■ **Your goal**: From the entries below, please output exactly the lines starting at the one containing "repository new-logic-gates-using-rtl-39902a" and ending at the one containing "logic a, b, cin, sum, carry;", both included.

■ **Exercise data**:
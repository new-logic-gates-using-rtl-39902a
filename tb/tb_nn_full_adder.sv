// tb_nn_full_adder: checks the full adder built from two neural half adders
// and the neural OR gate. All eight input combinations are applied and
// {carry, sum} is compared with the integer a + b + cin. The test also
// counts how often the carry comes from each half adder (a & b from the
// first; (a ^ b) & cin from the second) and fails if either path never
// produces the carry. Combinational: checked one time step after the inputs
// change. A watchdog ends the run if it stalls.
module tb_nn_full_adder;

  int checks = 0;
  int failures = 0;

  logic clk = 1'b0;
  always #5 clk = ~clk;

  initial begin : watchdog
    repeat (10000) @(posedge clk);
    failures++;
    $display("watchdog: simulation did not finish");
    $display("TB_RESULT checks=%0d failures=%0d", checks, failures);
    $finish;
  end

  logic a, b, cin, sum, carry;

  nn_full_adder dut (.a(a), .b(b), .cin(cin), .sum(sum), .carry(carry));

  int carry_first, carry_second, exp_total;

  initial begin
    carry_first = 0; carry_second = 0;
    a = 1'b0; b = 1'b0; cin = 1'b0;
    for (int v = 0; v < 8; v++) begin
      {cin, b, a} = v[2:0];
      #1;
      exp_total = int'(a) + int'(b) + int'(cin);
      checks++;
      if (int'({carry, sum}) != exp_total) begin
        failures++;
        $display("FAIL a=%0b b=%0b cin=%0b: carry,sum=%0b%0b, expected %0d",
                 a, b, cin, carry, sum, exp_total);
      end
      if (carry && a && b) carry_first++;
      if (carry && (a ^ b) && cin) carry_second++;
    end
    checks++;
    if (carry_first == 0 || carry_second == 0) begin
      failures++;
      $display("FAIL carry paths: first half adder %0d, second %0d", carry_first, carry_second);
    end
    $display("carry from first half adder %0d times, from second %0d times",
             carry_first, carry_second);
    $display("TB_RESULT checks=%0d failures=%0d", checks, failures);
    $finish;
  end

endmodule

--

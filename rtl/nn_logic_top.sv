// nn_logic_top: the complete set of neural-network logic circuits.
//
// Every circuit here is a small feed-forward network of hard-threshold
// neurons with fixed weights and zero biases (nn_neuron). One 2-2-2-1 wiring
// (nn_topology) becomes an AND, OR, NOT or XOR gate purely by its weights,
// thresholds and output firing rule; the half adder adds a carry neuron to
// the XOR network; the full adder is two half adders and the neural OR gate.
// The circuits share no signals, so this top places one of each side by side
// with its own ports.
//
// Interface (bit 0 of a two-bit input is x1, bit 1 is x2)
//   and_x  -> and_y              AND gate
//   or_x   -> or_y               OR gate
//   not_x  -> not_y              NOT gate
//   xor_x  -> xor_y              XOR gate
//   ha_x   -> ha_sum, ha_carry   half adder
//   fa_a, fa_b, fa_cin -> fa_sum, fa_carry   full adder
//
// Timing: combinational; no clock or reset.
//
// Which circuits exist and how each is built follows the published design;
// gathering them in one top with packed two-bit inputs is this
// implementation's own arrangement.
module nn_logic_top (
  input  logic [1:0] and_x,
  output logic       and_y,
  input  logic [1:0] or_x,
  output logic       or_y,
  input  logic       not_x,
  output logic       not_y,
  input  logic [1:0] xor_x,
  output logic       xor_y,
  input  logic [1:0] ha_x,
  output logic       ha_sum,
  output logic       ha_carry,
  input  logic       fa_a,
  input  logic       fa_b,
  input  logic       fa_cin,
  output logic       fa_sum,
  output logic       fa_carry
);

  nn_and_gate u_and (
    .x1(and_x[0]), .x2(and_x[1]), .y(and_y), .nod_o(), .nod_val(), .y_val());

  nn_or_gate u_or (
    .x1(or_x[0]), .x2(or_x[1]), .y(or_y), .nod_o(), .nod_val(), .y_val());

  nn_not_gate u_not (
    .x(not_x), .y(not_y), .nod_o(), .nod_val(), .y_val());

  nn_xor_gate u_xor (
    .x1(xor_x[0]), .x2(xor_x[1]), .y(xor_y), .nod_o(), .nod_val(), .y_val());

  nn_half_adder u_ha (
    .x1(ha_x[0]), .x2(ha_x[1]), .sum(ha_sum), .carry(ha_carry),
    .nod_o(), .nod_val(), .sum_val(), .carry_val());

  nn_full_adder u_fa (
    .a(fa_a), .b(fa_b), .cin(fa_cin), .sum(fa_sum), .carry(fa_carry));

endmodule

■ **Exercise output**:
repository new-logic-gates-using-rtl-39902a
filename tb/tb_nn_full_adder.sv
// tb_nn_full_adder: checks the full adder built from two neural half adders
// and the neural OR gate. All eight input combinations are applied and
// {carry, sum} is compared with the integer a + b + cin. The test also
// counts how often the carry comes from each half adder (a & b from the
// first; (a ^ b) & cin from the second) and fails if either path never
// produces the carry. Combinational: checked one time step after the inputs
// change. A watchdog ends the run if it stalls.
module tb_nn_full_adder;

  int checks = 0;
  int failures = 0;

  logic clk = 1'b0;
  always #5 clk = ~clk;

  initial begin : watchdog
    repeat (10000) @(posedge clk);
    failures++;
    $display("watchdog: simulation did not finish");
    $display("TB_RESULT checks=%0d failures=%0d", checks, failures);
    $finish;
  end

  logic a, b, cin, sum, carry;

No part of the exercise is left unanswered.